Time flies when you’re having fun. Until you’re not.
In 2003, under Megan McTavish, Michael Cambias (William deVry) raped Bianca; setting in motion a series of storylines leading up to Pine Valley newcomer Babe (Alexa Havins) switching her baby with Bianca’s in 2004. While I look back at those storylines and realize they were infinitely better than the ones to immediately follow—Erica as a Las Vegas Showgirl, Erica’s unabortion, Dixie (Cady McClain) killed off by pancakes, Chuck Pratt’s CGI Tornado, Stuart’s murder and Erica’s doppelganger, etc.—at the time, my anger over the baby switch found me online voicing my anger.
I re-enrolled in college in 2004 and soaps continued to provide a five-day-a-week escape. I found myself reading online ABC soap commentary and spoilers on such fan sites as Wubs.net and Eye On Soaps. I was addicted. I needed each and every scrap of information I could get on all three ABC soaps. I was obsessed with finding out what would happen next.
It was that obsession–combined with growing frustration–that led to me writing a weekly AMC column for a soap site, now long defunct. For almost two years that column was my All My Children therapy. Despite all the bad storylines I mentioned earlier, I managed to find good stories to rave about occasionally. Jackson and Erica’s wedding, Phoebe’s funeral, anything Greenlee related, the Fusion girls making the first lipstick, the fantastic Leven Rambin as Lily Montgomery and JR (Jacob Young) vs. Jamie (Justin Bruening), all come to mind.
Probably the best thing to come out of that column, other than my continued soap sanity, was that it is also where I met Jamey Giddens and several of the other early Daytime Confidential contributors. While my column ended in 2006, the biggest moment that year was my finally graduating from college.
It was time to face a fork in the road about my future. Should I pursue the safest path and find a “normal” job, like my college friends who’d graduated years before me? Or, should I use the flexibility of the job that put me through college, my hard earned degree and my computer knowledge to work on building a website covering the show and industry that had come to mean so much to me? I chose the latter.
Five years ago this coming November, the website that would become Daytime Confidential and the Daytime Confidential podcast were born. A lot of hard work and quite a few “teachable moments” have gone into Daytime Confidential and its sister site Pop Confidential since then. I also had to do more than a little arm twisting to convince Jamey Giddens–now my business partner–to even appear as a guest on the podcast almost four years ago (Editor's Note: He sure did!).
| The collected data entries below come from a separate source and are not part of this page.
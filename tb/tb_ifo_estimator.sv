// tb_ifo_estimator: self-checking test of the folded IFO estimator.
//
// Loads the 64 shared pilot entries for a random QPSK preamble, then sends
// received preambles with a random cyclic shift eps' in {0,4,..,28}, a
// random common phase, a residual-timing phase ramp and, in some trials,
// noise and idle gaps in the stream. Each estimate is compared with an
// independent evaluation of the correlation metric (tb_ofdm_pkg); noise-free
// trials must also find the true shift. Several preambles follow each other
// without reloading, which only works if PilReg returns to its loaded
// position after every estimation. Also checked: the MAC works for
// exactly 4 x 50 = 200 cycles per estimate, and the estimate comes 15
// cycles after the last used pilot (sub-carrier 252) entered.
module tb_ifo_estimator;
  import ifo_pkg::*;
  import tb_ofdm_pkg::*;

  localparam int F = 2;

  logic clk = 1'b0;
  logic rst_n = 1'b0;
  logic in_valid = 1'b0, in_sop = 1'b0, in_preamble = 1'b0;
  logic signed [15:0] in_re = '0, in_im = '0;
  logic pil_we = 1'b0, pil_side = 1'b0;
  logic [4:0] pil_addr = '0;
  coef_t pil_data = '0;
  logic busy, missed, est_valid;
  logic [2:0] est_idx;
  logic signed [5:0] est_ifo;

  int checks = 0, failures = 0;
  int mac_cycles = 0;
  longint cyc = 0, t252 = 0, t_est = 0;

  ifo_estimator #(.F(F)) dut (.*);

  always #5 clk = ~clk;
  always @(posedge clk) begin
    cyc <= cyc + 1;
    if (dut.u_ctrl.mac_en) mac_cycles <= mac_cycles + 1;
  end

  initial begin
    repeat (200000) @(posedge clk);
    failures++;
    $display("TB_RESULT checks=%0d failures=%0d", checks, failures);
    $finish;
  end

  task automatic check(bit ok, string what);
    checks++;
    if (!ok) begin
      failures++;
      $display("FAIL: %s", what);
    end
  endtask

  cplx_t x[NSC], y[NSC];

  task automatic load_pilots();
    for (int s = 0; s < 2; s++)
      for (int e = 0; e < 32; e++) begin
        cplx_t u;
        u = pil_entry(x, s, e);
        @(negedge clk);
        pil_we = 1'b1;
        pil_side = 1'(s);
        pil_addr = 5'(e);
        pil_data.re = 2'(u.re);
        pil_data.im = 2'(u.im);
      end
    @(negedge clk);
    pil_we = 1'b0;
  endtask

  task automatic send_symbol(bit pre, int gap_pct);
    for (int k = 0; k < NSC; k++) begin
      @(negedge clk);
      while (gap_pct > 0 && int'($urandom % 100) < gap_pct) begin
        in_valid = 1'b0;
        @(negedge clk);
      end
      in_valid = 1'b1;
      in_sop = (k == 0);
      in_preamble = pre && (k == 0);
      in_re = 16'(y[k].re);
      in_im = 16'(y[k].im);
      if (k == 252) t252 = cyc;
    end
    @(negedge clk);
    in_valid = 1'b0;
    in_sop = 1'b0;
    in_preamble = 1'b0;
  endtask

  initial begin
    longint vre[8], vim[8];
    int eps, ref_idx, noise, gap;
    real ph, tau;
    repeat (3) @(negedge clk);
    rst_n = 1'b1;
    for (int pset = 0; pset < 3; pset++) begin
      gen_preamble(x, 19660);      // about 0.6 in Q1.15
      load_pilots();
      for (int t = 0; t < 12; t++) begin
        eps   = 4 * int'($urandom % 8);
        ph    = 6.2831853 * ($urandom % 1000) / 1000.0;
        tau   = (t % 3 == 0) ? 0.0 : real'($urandom % 9);
        noise = (t % 2 == 0) ? 0 : 2000 + int'($urandom % 12000);
        gap   = (t % 4 == 3) ? 30 : 0;
        make_rx(y, x, eps, ph, tau, noise);
        ref_corr(y, x, F, vre, vim);
        ref_idx = ref_argmax(vre, vim);
        mac_cycles = 0;
        send_symbol(1'b1, gap);
        while (!est_valid) @(negedge clk);
        t_est = cyc;
        check(est_idx == 3'(ref_idx),
              $sformatf("set %0d trial %0d: est %0d, model %0d", pset, t, est_idx, ref_idx));
        check(est_ifo == 6'(4 * int'(est_idx) - 12), "est_ifo = 4*idx-12");
        for (int j = 0; j < 8; j++) begin
          logic signed [F+6:0] hre, him;
          if (j < 4) begin
            hre = dut.u_cor1.v_re[j]; him = dut.u_cor1.v_im[j];
          end else begin
            hre = dut.u_cor2.v_re[j-4]; him = dut.u_cor2.v_im[j-4];
          end
          check(longint'(hre) == vre[j] && longint'(him) == vim[j],
                $sformatf("V[%0d] = (%0d,%0d), model (%0d,%0d)", j, hre, him, vre[j], vim[j]));
        end
        if (noise == 0)
          check(est_idx == 3'(eps / 4), $sformatf("noise-free: est %0d, true %0d", est_idx, eps / 4));
        if (gap == 0)
          check(t_est - t252 == 15, $sformatf("latency %0d", t_est - t252));
        @(negedge clk);
        check(mac_cycles == 200, $sformatf("MAC cycles %0d", mac_cycles));
        while (busy) @(negedge clk);
      end
    end
    // a data symbol (no preamble flag) must not start an estimation
    send_symbol(1'b0, 0);
    check(!busy && !est_valid, "data symbol ignored");
    $display("TB_RESULT checks=%0d failures=%0d", checks, failures);
    $finish;
  end

endmodule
All My Children's final week on network television, more than any other soap milestone we've covered here at Daytime Confidential, really brings it all full circle for me. Had it not been for my love initial love for Agnes Nixon's amazing soap opera, this fansite-turned-wildly successful blog and its companion podcast likely never would have existed.
Speaking of Nixon, she and Lorraine Broderick should be commended. They gave Pine Valley a well-deserved send off and helped to correct many wrongs. Seeing so many of the characters and stories that hooked me back in '98 return—Adam and Brooke, visions of Leo and Gillian and yes, even Babe, whom I loved to hate—really caused me to take a moment to reflect on how this show had changed my life for the better, and ultimately set me on a career path.
Although we've been some of All My Children’s toughest critics, and have been accused of having an anti-All My Children agenda, I know with absolute certainty, no site has ever been more ready to cheer All My Children’s triumphs than Daytime Confidential. It broke our hearts to see people like Megan McTavish and Chuck Pratt lead it astray, but the very origin of Daytime Confidential is tied to this show's rich legacy, which I guess makes us one of Agnes' children as well.